*TASK TO CARRY OUT*
Go to the line below containing "col_t [PAR-1:0] ci, o0, o1;" and print exactly from there through the line containing "ascon_rc_add #(.D(D), .PAR(PAR), .K(1))", both included. Print nothing else.

[Stored data]
------

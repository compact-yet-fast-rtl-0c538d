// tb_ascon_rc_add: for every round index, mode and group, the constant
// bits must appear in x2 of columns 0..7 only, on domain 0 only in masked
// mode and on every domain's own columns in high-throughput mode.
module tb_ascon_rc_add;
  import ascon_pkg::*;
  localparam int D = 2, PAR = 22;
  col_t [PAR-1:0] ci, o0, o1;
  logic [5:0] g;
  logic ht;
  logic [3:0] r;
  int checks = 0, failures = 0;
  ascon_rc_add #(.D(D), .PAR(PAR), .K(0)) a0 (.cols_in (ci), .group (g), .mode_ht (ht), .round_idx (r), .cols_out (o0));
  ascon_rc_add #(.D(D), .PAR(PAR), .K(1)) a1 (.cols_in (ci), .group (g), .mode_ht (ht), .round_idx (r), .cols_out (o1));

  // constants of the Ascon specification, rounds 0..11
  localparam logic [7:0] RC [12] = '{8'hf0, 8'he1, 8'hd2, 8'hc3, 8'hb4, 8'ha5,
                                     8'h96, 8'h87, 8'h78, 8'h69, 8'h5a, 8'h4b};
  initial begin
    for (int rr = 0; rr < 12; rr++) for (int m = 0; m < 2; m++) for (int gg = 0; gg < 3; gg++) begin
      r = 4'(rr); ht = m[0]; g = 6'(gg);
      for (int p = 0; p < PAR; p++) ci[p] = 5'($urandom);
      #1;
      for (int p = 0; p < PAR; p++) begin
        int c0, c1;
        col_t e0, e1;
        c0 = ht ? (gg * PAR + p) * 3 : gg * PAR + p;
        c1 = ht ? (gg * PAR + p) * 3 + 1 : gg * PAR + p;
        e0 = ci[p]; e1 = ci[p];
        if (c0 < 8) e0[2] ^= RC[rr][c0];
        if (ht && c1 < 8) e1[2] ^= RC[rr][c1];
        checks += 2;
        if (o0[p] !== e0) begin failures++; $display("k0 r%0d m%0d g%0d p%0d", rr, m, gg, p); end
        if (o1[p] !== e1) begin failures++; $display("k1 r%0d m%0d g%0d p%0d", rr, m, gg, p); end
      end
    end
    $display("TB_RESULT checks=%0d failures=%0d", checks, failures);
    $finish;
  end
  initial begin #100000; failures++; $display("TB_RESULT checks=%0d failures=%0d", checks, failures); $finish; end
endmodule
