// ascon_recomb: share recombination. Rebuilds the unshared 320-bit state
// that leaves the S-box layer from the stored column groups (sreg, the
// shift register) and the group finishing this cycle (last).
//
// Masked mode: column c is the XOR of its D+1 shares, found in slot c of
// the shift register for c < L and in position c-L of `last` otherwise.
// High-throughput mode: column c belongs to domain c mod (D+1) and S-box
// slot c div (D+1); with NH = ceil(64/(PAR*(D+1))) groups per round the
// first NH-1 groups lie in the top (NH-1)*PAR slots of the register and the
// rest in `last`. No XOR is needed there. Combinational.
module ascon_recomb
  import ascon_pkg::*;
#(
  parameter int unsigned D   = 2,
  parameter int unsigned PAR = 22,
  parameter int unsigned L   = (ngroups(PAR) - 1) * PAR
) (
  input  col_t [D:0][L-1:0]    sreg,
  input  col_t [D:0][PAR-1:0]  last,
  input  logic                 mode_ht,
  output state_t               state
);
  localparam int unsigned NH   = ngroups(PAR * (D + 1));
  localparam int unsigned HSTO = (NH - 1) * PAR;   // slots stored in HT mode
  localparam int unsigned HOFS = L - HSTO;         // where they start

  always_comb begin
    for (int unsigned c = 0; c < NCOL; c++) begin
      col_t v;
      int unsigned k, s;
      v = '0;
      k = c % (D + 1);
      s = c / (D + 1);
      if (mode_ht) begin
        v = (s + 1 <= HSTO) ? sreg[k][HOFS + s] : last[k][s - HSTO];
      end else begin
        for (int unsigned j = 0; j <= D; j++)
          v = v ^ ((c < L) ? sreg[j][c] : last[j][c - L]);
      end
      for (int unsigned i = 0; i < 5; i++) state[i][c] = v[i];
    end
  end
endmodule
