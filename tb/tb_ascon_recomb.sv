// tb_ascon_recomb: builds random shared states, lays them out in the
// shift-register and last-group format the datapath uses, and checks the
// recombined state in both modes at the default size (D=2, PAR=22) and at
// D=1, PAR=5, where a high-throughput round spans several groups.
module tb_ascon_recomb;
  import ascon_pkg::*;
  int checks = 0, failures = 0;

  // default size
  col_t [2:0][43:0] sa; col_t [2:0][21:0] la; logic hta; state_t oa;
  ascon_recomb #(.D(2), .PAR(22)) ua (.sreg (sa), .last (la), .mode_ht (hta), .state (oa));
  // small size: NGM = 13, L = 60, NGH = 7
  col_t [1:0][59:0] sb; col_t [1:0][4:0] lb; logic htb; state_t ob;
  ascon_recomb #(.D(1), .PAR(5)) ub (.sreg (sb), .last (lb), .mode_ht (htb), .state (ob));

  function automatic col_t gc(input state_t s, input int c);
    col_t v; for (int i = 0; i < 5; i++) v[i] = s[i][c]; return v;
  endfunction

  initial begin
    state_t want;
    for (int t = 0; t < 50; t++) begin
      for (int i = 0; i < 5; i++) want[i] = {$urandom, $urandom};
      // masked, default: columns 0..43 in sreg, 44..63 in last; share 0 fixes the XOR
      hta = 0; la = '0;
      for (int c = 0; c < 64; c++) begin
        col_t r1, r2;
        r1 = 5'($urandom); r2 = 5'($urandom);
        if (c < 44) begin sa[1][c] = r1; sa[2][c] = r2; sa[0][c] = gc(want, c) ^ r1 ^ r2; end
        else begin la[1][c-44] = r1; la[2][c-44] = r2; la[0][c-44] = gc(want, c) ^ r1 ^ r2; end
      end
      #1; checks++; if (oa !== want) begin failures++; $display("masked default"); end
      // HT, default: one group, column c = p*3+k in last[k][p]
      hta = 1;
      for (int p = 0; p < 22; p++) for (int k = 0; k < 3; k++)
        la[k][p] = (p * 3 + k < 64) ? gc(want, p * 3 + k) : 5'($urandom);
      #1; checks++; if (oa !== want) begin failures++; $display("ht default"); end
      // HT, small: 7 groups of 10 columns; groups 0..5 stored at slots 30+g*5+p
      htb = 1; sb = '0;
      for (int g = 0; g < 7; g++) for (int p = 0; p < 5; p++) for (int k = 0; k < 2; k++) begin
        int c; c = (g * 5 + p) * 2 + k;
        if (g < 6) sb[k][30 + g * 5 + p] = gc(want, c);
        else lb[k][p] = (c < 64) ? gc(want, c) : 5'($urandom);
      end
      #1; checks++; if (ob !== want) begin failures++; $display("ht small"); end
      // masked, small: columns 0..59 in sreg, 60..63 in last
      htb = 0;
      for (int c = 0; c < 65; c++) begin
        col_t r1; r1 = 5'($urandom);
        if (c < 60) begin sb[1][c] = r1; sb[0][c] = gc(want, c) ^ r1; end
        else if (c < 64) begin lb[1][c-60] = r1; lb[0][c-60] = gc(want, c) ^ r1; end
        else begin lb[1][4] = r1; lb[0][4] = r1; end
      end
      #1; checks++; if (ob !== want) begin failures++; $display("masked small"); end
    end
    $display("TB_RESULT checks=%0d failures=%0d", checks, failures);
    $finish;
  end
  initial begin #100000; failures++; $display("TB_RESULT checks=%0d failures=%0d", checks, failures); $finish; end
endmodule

------

*SOLUTION BELOW*
  col_t [PAR-1:0] ci, o0, o1;
  logic [5:0] g;
  logic ht;
  logic [3:0] r;
  int checks = 0, failures = 0;
  ascon_rc_add #(.D(D), .PAR(PAR), .K(0)) a0 (.cols_in (ci), .group (g), .mode_ht (ht), .round_idx (r), .cols_out (o0));
  ascon_rc_add #(.D(D), .PAR(PAR), .K(1)) a1 (.cols_in (ci), .group (g), .mode_ht (ht), .round_idx (r), .cols_out (o1));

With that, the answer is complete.